ASSIGNED TASK: Every record must be repeated exactly, with no omission.

Saved data entries
☆ ☆ ☆

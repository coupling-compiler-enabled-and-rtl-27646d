// xlate_tlb_tb: checks the translation buffer placed in front of a
// behavioural memory, with the page-table walker model answering after 20
// cycles. For every request the physical line address seen downstream is
// compared with the walker's mapping, the line returned upstream with the
// memory's contents, and hit/miss with a reference of the 64 entries and
// their round-robin refill. Timing: a hit reaches the downstream port two
// cycles after acceptance, a miss no earlier than 20 cycles later. Requests
// of two address spaces to the same page must not share an entry, and
// ASID 127 makes the walker report a fault.
module xlate_tlb_tb;
  import coolmem_pkg::*;
  import tb_pkg::*;
  int checks = 0, failures = 0;
  int n_hit = 0, n_miss = 0, n_fault = 0;
  logic clk = 0, rst_n = 0;
  always #5 clk = ~clk;

  logic in_valid, in_ready, in_we, in_resp_valid;
  logic [36:0] in_line_addr;
  asid_t in_asid;
  logic [511:0] in_wline, in_resp_line, out_wline, out_resp_line;
  logic out_valid, out_ready, out_we, out_resp_valid;
  logic [37:0] out_line_addr;
  logic walk_req_valid, walk_resp_valid, walk_fault;
  logic [VPN_BITS-1:0] walk_vpn;
  asid_t walk_asid;
  logic [PPN_BITS-1:0] walk_ppn;
  logic hit_pulse, miss_pulse, fault;
  int n_reads, n_writes, n_walks;

  xlate_tlb dut (.clk, .rst_n, .in_valid, .in_ready, .in_we, .in_line_addr, .in_asid, .in_wline,
    .in_resp_valid, .in_resp_line, .out_valid, .out_ready, .out_we, .out_line_addr, .out_wline,
    .out_resp_valid, .out_resp_line, .walk_req_valid, .walk_vpn, .walk_asid, .walk_resp_valid,
    .walk_ppn, .walk_fault, .hit_pulse, .miss_pulse, .fault);

  ptw_model u_ptw (.clk, .rst_n, .walk_req_valid, .walk_vpn, .walk_asid, .walk_resp_valid, .walk_ppn,
    .walk_fault, .n_walks);

  mem_model #(.LINE_BITS(512), .KEY_BITS(38), .LAT_BASE(3), .CYC_PER_WORD(0)) u_mem (
    .clk, .rst_n, .req_valid(out_valid), .req_ready(out_ready), .req_we(out_we), .req_key(out_line_addr),
    .req_wline(out_wline), .resp_valid(out_resp_valid), .resp_line(out_resp_line),
    .n_reads, .n_writes);

  // reference translation buffer
  logic [VPN_BITS-1:0] rv [64];
  asid_t               ra [64];
  logic                rvld [64];
  int                  rrr = 0;
  logic [511:0]        written [logic [37:0]];

  always @(posedge clk) if (rst_n) begin
    if (hit_pulse) n_hit++;
    if (miss_pulse) n_miss++;
    if (fault) n_fault++;
  end

  task automatic chk(input string what, input logic ok);
    checks++;
    if (!ok) begin failures++; $display("FAIL %s at %0t", what, $time); end
  endtask

  task automatic xfer(input logic we, input logic [36:0] la, input asid_t a);
    logic [VPN_BITS-1:0] vpn;
    logic [37:0] pla;
    logic hit;
    int t_out;
    logic [511:0] exp, wl;
    vpn = la[36 -: VPN_BITS];
    hit = 0;
    for (int i = 0; i < 64; i++) if (rvld[i] && rv[i] == vpn && ra[i] == a) hit = 1;
    if (!hit) begin rv[rrr] = vpn; ra[rrr] = a; rvld[rrr] = 1; rrr = (rrr + 1) % 64; end
    pla = {ptw_ppn(vpn, a), la[6:0]};
    wl = {16{$urandom}};
    @(negedge clk);
    in_valid = 1; in_we = we; in_line_addr = la; in_asid = a; in_wline = wl;
    while (!in_ready) @(negedge clk);
    @(posedge clk);
    #1 in_valid = 0;
    t_out = 0;
    do begin @(negedge clk); t_out++; end while (!out_valid);
    chk("physical line address", out_line_addr === pla);
    chk("write data passed", !we || out_wline === wl);
    if (hit) chk($sformatf("hit timing %0d", t_out), t_out == 2);
    else     chk($sformatf("miss timing %0d", t_out), t_out >= 2 + TLB_MISS_CYC);
    do @(negedge clk); while (!in_resp_valid);
    if (we) written[pla] = wl;
    else begin
      if (written.exists(pla)) exp = written[pla];
      else for (int w = 0; w < 8; w++) exp[w*64 +: 64] = init_word(64'(pla), w);
      chk("read line", in_resp_line === exp);
    end
  endtask

  initial begin
    for (int i = 0; i < 64; i++) rvld[i] = 0;
    in_valid = 0; in_we = 0; in_line_addr = 0; in_asid = 0; in_wline = 0;
    repeat (3) @(posedge clk);
    rst_n = 1;
    xfer(0, 37'h12345, 7'd3);           // miss
    xfer(1, 37'h12346, 7'd3);           // same page: hit
    xfer(0, 37'h12346, 7'd3);           // reads back the written line
    xfer(0, 37'h12345, 7'd4);           // same page, other space: miss
    xfer(0, 37'h12345, 7'h7F);          // walker fault
    chk("fault reported", n_fault == 1);
    for (int n = 0; n < 600; n++)
      xfer($urandom_range(0, 3) == 0, {30'($urandom_range(0, 90)), 7'($urandom)},
           asid_t'($urandom_range(0, 1)));
    chk("hits and misses seen", n_hit > 0 && n_miss > 64);
    chk("walks equal misses", n_walks == n_miss);
    $display("hits=%0d misses=%0d walks=%0d faults=%0d", n_hit, n_miss, n_walks, n_fault);
    $display("TB_RESULT checks=%0d failures=%0d", checks, failures);
    $finish;
  end

  initial begin
    repeat (100000) @(posedge clk);
    failures++;
    $display("TB_RESULT checks=%0d failures=%0d", checks, failures);
    $finish;
  end
endmodule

☆ ☆ ☆

ANSWER TO THE PROBLEM:
repository coupling-compiler-enabled-and-rtl-27646d
// xlate_tlb_tb: checks the translation buffer placed in front of a
// behavioural memory, with the page-table walker model answering after 20
// cycles. For every request the physical line address seen downstream is
// compared with the walker's mapping, the line returned upstream with the
// memory's contents, and hit/miss with a reference of the 64 entries and
// their round-robin refill. Timing: a hit reaches the downstream port two
// cycles after acceptance, a miss no earlier than 20 cycles later. Requests
// of two address spaces to the same page must not share an entry, and
// ASID 127 makes the walker report a fault.
module xlate_tlb_tb;
  import coolmem_pkg::*;
  import tb_pkg::*;
  int checks = 0, failures = 0;
  int n_hit = 0, n_miss = 0, n_fault = 0;
  logic clk = 0, rst_n = 0;
  always #5 clk = ~clk;

  logic in_valid, in_ready, in_we, in_resp_valid;
  logic [36:0] in_line_addr;
  asid_t in_asid;
  logic [511:0] in_wline, in_resp_line, out_wline, out_resp_line;
  logic out_valid, out_ready, out_we, out_resp_valid;
  logic [37:0] out_line_addr;
  logic walk_req_valid, walk_resp_valid, walk_fault;
  logic [VPN_BITS-1:0] walk_vpn;
  asid_t walk_asid;
  logic [PPN_BITS-1:0] walk_ppn;
  logic hit_pulse, miss_pulse, fault;
  int n_reads, n_writes, n_walks;

  xlate_tlb dut (.clk, .rst_n, .in_valid, .in_ready, .in_we, .in_line_addr, .in_asid, .in_wline,
    .in_resp_valid, .in_resp_line, .out_valid, .out_ready, .out_we, .out_line_addr, .out_wline,
    .out_resp_valid, .out_resp_line, .walk_req_valid, .walk_vpn, .walk_asid, .walk_resp_valid,
    .walk_ppn, .walk_fault, .hit_pulse, .miss_pulse, .fault);

  ptw_model u_ptw (.clk, .rst_n, .walk_req_valid, .walk_vpn, .walk_asid, .walk_resp_valid, .walk_ppn,
    .walk_fault, .n_walks);

  mem_model #(.LINE_BITS(512), .KEY_BITS(38), .LAT_BASE(3), .CYC_PER_WORD(0)) u_mem (
    .clk, .rst_n, .req_valid(out_valid), .req_ready(out_ready), .req_we(out_we), .req_key(out_line_addr),
    .req_wline(out_wline), .resp_valid(out_resp_valid), .resp_line(out_resp_line),
    .n_reads, .n_writes);

  // reference translation buffer
  logic [VPN_BITS-1:0] rv [64];
  asid_t               ra [64];
  logic                rvld [64];
  int                  rrr = 0;
  logic [511:0]        written [logic [37:0]];

  always @(posedge clk) if (rst_n) begin
    if (hit_pulse) n_hit++;
    if (miss_pulse) n_miss++;
    if (fault) n_fault++;
  end

  task automatic chk(input string what, input logic ok);
    checks++;
    if (!ok) begin failures++; $display("FAIL %s at %0t", what, $time); end
  endtask

  task automatic xfer(input logic we, input logic [36:0] la, input asid_t a);
    logic [VPN_BITS-1:0] vpn;
    logic [37:0] pla;
    logic hit;
    int t_out;
    logic [511:0] exp, wl;
    vpn = la[36 -: VPN_BITS];
    hit = 0;
    for (int i = 0; i < 64; i++) if (rvld[i] && rv[i] == vpn && ra[i] == a) hit = 1;
    if (!hit) begin rv[rrr] = vpn; ra[rrr] = a; rvld[rrr] = 1; rrr = (rrr + 1) % 64; end
    pla = {ptw_ppn(vpn, a), la[6:0]};
    wl = {16{$urandom}};
    @(negedge clk);
    in_valid = 1; in_we = we; in_line_addr = la; in_asid = a; in_wline = wl;
    while (!in_ready) @(negedge clk);
    @(posedge clk);
    #1 in_valid = 0;
    t_out = 0;
    do begin @(negedge clk); t_out++; end while (!out_valid);
    chk("physical line address", out_line_addr === pla);
    chk("write data passed", !we || out_wline === wl);
    if (hit) chk($sformatf("hit timing %0d", t_out), t_out == 2);
    else     chk($sformatf("miss timing %0d", t_out), t_out >= 2 + TLB_MISS_CYC);
    do @(negedge clk); while (!in_resp_valid);
    if (we) written[pla] = wl;
    else begin
      if (written.exists(pla)) exp = written[pla];
      else for (int w = 0; w < 8; w++) exp[w*64 +: 64] = init_word(64'(pla), w);
      chk("read line", in_resp_line === exp);
    end
  endtask

  initial begin
    for (int i = 0; i < 64; i++) rvld[i] = 0;
    in_valid = 0; in_we = 0; in_line_addr = 0; in_asid = 0; in_wline = 0;
    repeat (3) @(posedge clk);
    rst_n = 1;
    xfer(0, 37'h12345, 7'd3);           // miss
    xfer(1, 37'h12346, 7'd3);           // same page: hit
    xfer(0, 37'h12346, 7'd3);           // reads back the written line
    xfer(0, 37'h12345, 7'd4);           // same page, other space: miss
    xfer(0, 37'h12345, 7'h7F);          // walker fault
    chk("fault reported", n_fault == 1);
    for (int n = 0; n < 600; n++)
      xfer($urandom_range(0, 3) == 0, {30'($urandom_range(0, 90)), 7'($urandom)},
           asid_t'($urandom_range(0, 1)));
    chk("hits and misses seen", n_hit > 0 && n_miss > 64);
    chk("walks equal misses", n_walks == n_miss);
    $display("hits=%0d misses=%0d walks=%0d faults=%0d", n_hit, n_miss, n_walks, n_fault);
    $display("TB_RESULT checks=%0d failures=%0d", checks, failures);
    $finish;
  end

  initial begin
    repeat (100000) @(posedge clk);
    failures++;
    $display("TB_RESULT checks=%0d failures=%0d", checks, failures);
    $finish;
  end
endmodule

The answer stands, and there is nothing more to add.